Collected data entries
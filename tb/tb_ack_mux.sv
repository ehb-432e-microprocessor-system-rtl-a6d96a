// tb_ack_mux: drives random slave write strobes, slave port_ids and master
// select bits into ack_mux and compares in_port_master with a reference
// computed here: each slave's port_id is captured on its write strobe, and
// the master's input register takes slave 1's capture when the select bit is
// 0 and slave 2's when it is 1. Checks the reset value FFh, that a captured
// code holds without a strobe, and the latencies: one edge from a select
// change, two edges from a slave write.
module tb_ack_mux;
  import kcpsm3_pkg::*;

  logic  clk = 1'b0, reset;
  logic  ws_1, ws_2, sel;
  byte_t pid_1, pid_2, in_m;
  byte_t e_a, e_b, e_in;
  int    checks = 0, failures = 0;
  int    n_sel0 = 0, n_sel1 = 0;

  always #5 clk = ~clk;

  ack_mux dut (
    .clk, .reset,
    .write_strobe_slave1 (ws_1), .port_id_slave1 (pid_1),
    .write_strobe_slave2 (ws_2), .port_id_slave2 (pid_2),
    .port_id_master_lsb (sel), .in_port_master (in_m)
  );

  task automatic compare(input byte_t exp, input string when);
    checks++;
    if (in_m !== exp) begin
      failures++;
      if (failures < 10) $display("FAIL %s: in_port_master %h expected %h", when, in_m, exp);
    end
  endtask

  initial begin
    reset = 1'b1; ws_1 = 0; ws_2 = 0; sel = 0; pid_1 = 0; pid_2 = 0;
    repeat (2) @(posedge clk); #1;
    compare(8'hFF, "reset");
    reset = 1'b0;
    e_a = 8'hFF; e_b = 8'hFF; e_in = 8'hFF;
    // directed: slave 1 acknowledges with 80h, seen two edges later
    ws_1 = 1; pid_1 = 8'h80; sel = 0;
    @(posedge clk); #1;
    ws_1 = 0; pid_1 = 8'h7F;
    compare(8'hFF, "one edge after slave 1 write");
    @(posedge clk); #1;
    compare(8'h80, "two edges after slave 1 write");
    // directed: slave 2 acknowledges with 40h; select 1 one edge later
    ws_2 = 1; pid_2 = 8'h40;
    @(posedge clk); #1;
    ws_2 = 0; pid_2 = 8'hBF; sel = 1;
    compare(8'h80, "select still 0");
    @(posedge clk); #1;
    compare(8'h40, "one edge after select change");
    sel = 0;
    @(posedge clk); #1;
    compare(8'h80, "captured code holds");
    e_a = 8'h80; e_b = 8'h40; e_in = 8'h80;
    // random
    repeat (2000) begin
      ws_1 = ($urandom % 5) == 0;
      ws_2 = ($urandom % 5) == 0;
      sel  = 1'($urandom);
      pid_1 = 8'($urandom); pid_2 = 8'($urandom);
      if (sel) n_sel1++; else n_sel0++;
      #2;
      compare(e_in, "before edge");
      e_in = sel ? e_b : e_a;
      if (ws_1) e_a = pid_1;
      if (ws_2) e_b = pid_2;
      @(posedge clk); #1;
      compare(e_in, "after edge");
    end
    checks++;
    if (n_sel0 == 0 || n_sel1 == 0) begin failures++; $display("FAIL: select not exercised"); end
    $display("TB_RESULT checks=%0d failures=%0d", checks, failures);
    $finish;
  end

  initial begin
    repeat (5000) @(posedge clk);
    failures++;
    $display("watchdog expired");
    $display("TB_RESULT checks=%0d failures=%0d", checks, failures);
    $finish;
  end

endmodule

* * *

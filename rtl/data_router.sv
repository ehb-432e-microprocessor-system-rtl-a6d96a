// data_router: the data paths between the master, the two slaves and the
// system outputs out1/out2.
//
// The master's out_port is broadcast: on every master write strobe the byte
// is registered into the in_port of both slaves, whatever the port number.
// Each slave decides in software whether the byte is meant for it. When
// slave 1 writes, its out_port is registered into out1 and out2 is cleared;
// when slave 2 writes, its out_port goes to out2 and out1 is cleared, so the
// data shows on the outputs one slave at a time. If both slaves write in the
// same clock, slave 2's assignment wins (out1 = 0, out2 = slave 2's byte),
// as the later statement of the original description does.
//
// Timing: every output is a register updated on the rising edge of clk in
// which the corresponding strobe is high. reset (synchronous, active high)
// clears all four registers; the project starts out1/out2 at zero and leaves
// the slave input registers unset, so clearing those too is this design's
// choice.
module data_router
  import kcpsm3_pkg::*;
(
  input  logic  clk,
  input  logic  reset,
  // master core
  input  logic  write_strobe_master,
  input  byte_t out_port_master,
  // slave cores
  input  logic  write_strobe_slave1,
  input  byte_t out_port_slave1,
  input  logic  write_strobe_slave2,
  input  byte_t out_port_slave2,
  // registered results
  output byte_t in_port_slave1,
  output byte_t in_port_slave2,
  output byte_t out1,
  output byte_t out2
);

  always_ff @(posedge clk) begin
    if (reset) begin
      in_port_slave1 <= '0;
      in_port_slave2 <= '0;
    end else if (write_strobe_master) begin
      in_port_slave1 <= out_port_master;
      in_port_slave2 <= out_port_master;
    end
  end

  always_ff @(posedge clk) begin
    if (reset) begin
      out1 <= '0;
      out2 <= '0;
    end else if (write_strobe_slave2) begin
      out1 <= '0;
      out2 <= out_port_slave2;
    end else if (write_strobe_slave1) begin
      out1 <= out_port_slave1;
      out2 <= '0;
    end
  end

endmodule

§ YOUR GOAL
What is the number of lines in these entries that hold "outputs"? Reply with the figure alone.

§ ANSWER FOR THE TASK
2